EXERCISE DIRECTIONS - Read the entries below and pull out each line with the string "parameter".

(Stored items)
· · ·

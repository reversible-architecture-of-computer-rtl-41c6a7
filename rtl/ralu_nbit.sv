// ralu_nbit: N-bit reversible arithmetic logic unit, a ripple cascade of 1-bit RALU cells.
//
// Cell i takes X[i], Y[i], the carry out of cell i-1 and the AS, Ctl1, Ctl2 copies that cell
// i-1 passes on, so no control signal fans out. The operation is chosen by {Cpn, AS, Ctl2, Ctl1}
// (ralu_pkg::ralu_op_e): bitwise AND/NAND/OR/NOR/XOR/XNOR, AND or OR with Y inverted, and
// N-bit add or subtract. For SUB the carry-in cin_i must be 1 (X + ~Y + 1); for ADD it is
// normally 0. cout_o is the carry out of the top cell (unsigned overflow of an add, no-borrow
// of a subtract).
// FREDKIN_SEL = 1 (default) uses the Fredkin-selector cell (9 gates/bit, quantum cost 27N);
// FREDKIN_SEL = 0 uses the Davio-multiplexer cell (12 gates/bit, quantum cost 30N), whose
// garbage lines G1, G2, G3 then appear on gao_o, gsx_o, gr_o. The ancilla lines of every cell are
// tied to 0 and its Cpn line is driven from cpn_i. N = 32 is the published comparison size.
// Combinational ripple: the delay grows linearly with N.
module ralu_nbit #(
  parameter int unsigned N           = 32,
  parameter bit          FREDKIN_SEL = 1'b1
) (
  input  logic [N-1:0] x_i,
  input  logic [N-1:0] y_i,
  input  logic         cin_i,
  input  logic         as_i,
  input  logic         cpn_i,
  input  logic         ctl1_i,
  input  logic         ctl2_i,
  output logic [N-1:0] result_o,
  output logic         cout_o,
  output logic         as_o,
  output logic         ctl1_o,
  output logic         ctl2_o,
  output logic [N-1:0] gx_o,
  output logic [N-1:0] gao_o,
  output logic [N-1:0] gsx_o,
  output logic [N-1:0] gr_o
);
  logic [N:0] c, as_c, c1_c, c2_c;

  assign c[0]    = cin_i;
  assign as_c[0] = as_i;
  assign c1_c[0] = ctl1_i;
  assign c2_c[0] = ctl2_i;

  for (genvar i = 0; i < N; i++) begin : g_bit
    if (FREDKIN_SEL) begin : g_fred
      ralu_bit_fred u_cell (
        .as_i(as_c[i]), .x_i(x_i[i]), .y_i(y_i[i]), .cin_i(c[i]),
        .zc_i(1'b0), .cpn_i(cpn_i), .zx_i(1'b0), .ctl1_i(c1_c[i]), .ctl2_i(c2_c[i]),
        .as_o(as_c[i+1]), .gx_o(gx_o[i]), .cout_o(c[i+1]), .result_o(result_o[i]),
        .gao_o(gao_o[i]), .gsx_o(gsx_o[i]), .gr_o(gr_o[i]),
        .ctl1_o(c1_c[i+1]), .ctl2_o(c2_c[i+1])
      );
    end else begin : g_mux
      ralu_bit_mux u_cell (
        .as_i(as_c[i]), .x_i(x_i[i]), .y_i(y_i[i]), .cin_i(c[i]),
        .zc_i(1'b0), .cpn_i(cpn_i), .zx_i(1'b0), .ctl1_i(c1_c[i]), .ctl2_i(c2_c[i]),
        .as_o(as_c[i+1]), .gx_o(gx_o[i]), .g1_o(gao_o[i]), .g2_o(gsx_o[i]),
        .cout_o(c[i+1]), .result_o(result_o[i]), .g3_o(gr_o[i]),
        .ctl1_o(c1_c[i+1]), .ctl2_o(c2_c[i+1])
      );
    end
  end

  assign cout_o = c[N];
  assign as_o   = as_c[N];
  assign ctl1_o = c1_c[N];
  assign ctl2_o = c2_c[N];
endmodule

· · ·

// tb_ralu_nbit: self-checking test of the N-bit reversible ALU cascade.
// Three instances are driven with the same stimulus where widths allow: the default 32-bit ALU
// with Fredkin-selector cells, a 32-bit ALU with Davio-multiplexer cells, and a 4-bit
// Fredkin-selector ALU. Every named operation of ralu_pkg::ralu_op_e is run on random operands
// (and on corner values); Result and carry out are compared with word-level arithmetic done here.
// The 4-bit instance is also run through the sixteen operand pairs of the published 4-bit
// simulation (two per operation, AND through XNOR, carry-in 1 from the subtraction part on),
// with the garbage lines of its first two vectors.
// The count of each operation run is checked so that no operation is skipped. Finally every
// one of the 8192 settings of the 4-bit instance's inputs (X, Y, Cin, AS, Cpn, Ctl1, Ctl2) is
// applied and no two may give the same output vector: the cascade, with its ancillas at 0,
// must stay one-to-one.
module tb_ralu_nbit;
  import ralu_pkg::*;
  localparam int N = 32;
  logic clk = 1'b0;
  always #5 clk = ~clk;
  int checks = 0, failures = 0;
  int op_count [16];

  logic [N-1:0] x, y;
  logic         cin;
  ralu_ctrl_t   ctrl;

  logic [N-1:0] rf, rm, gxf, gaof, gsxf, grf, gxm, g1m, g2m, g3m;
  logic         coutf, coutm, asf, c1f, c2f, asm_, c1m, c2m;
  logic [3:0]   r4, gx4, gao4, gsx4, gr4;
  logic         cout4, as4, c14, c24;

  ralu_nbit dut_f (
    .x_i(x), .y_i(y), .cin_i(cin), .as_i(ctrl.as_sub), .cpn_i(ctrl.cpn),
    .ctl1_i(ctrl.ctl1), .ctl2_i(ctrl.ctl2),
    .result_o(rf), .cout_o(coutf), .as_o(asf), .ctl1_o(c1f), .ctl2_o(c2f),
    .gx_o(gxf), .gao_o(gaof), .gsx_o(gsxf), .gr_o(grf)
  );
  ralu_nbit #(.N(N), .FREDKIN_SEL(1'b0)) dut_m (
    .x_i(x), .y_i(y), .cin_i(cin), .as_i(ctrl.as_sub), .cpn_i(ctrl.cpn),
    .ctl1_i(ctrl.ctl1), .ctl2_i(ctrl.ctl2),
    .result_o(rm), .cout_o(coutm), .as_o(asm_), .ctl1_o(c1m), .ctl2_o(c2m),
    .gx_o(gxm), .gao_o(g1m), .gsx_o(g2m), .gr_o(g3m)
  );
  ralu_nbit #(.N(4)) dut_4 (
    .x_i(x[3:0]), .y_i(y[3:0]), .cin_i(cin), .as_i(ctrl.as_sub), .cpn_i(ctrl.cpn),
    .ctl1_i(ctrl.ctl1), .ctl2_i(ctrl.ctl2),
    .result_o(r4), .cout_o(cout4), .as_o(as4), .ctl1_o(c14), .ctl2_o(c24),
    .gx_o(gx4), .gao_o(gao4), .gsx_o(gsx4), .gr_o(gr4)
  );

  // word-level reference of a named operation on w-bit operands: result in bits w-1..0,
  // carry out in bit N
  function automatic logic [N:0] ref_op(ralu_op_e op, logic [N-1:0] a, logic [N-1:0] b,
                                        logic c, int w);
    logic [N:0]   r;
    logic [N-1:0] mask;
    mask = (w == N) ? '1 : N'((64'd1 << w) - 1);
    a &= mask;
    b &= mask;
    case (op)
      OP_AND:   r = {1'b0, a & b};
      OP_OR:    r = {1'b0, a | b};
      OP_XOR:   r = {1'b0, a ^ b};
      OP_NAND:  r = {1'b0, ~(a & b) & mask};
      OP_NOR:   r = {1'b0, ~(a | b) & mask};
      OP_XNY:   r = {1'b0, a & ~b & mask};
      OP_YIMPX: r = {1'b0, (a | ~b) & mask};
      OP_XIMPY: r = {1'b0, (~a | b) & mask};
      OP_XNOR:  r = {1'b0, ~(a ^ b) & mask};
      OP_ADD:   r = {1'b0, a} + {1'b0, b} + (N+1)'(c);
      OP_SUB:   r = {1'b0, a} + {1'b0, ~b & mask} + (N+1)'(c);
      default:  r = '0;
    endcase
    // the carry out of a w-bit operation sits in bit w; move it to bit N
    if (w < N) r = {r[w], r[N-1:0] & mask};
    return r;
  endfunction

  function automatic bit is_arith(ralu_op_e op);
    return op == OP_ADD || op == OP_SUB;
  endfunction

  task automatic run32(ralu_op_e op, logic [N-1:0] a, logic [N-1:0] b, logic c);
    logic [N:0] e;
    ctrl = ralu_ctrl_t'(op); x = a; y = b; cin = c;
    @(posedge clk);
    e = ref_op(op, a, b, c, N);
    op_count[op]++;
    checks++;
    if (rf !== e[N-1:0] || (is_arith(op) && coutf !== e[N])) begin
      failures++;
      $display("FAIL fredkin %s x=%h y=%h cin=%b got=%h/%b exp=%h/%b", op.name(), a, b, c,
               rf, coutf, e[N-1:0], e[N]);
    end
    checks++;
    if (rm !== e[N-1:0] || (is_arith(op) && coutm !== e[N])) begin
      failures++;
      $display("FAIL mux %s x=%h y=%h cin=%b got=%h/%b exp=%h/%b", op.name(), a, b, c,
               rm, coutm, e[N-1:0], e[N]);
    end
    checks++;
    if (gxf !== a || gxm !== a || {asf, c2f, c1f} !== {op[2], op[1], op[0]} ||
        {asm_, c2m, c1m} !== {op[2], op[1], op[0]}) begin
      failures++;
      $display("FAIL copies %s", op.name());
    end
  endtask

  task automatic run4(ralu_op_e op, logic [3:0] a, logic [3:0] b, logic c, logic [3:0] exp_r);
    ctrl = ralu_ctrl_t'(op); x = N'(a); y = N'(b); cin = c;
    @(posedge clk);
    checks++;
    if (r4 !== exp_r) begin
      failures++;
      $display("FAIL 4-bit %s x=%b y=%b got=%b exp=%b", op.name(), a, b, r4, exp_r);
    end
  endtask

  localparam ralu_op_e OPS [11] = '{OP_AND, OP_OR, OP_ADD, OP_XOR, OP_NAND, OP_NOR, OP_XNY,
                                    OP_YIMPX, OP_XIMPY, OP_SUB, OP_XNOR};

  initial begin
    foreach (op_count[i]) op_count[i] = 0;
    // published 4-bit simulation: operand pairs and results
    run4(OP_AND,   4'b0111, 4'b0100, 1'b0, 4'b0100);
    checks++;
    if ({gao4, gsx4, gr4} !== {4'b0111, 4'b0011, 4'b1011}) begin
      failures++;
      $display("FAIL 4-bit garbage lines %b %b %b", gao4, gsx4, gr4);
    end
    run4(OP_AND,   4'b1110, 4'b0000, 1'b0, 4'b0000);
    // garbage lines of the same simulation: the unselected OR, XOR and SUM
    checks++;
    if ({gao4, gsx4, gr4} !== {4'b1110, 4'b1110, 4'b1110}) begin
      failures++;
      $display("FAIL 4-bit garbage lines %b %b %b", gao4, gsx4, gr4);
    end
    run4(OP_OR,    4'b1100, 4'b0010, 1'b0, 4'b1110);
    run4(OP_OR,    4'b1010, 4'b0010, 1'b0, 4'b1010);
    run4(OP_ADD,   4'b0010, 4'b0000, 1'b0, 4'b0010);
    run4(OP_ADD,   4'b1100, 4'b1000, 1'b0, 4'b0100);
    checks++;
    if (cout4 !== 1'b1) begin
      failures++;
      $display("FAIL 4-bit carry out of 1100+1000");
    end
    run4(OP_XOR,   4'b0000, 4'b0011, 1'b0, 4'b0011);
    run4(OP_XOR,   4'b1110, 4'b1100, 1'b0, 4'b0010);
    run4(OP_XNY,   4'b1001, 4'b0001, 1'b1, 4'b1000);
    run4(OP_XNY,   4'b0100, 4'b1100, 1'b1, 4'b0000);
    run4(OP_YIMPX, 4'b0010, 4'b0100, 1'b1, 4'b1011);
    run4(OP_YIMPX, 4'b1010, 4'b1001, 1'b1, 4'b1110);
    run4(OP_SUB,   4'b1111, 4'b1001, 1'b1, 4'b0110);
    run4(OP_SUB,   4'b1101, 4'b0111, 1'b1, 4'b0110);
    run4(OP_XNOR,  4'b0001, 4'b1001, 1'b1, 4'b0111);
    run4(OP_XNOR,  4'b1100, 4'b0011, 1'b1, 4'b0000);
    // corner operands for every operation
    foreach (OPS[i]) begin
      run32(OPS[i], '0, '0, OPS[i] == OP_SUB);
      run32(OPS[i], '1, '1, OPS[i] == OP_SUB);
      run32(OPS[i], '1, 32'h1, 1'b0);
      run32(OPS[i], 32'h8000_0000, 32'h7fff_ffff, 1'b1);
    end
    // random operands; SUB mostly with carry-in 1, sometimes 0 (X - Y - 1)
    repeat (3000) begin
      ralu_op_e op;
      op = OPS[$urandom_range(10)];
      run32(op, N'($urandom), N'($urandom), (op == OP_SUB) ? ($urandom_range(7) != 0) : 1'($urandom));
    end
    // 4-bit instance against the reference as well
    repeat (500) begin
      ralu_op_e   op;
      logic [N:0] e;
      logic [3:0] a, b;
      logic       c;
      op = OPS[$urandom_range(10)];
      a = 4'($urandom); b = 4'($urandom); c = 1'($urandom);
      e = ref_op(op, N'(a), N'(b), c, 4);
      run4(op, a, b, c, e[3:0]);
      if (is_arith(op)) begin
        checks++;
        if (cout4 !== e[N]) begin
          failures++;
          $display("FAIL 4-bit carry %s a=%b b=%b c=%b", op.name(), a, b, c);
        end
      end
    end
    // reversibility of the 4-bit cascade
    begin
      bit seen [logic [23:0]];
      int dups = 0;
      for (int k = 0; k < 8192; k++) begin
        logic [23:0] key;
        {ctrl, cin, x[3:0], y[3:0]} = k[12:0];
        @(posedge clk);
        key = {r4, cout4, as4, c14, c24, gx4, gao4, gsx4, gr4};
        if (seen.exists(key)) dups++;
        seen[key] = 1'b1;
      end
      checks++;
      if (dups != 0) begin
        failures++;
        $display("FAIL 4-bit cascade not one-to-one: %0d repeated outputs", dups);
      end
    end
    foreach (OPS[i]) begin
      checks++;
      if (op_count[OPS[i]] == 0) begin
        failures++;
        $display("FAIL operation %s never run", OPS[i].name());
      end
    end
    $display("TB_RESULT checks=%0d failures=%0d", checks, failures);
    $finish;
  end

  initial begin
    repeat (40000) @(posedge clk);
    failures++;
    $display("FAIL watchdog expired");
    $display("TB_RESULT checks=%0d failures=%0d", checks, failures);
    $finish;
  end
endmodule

· · ·

EXERCISE RESULT -
  parameter int unsigned N           = 32,
  parameter bit          FREDKIN_SEL = 1'b1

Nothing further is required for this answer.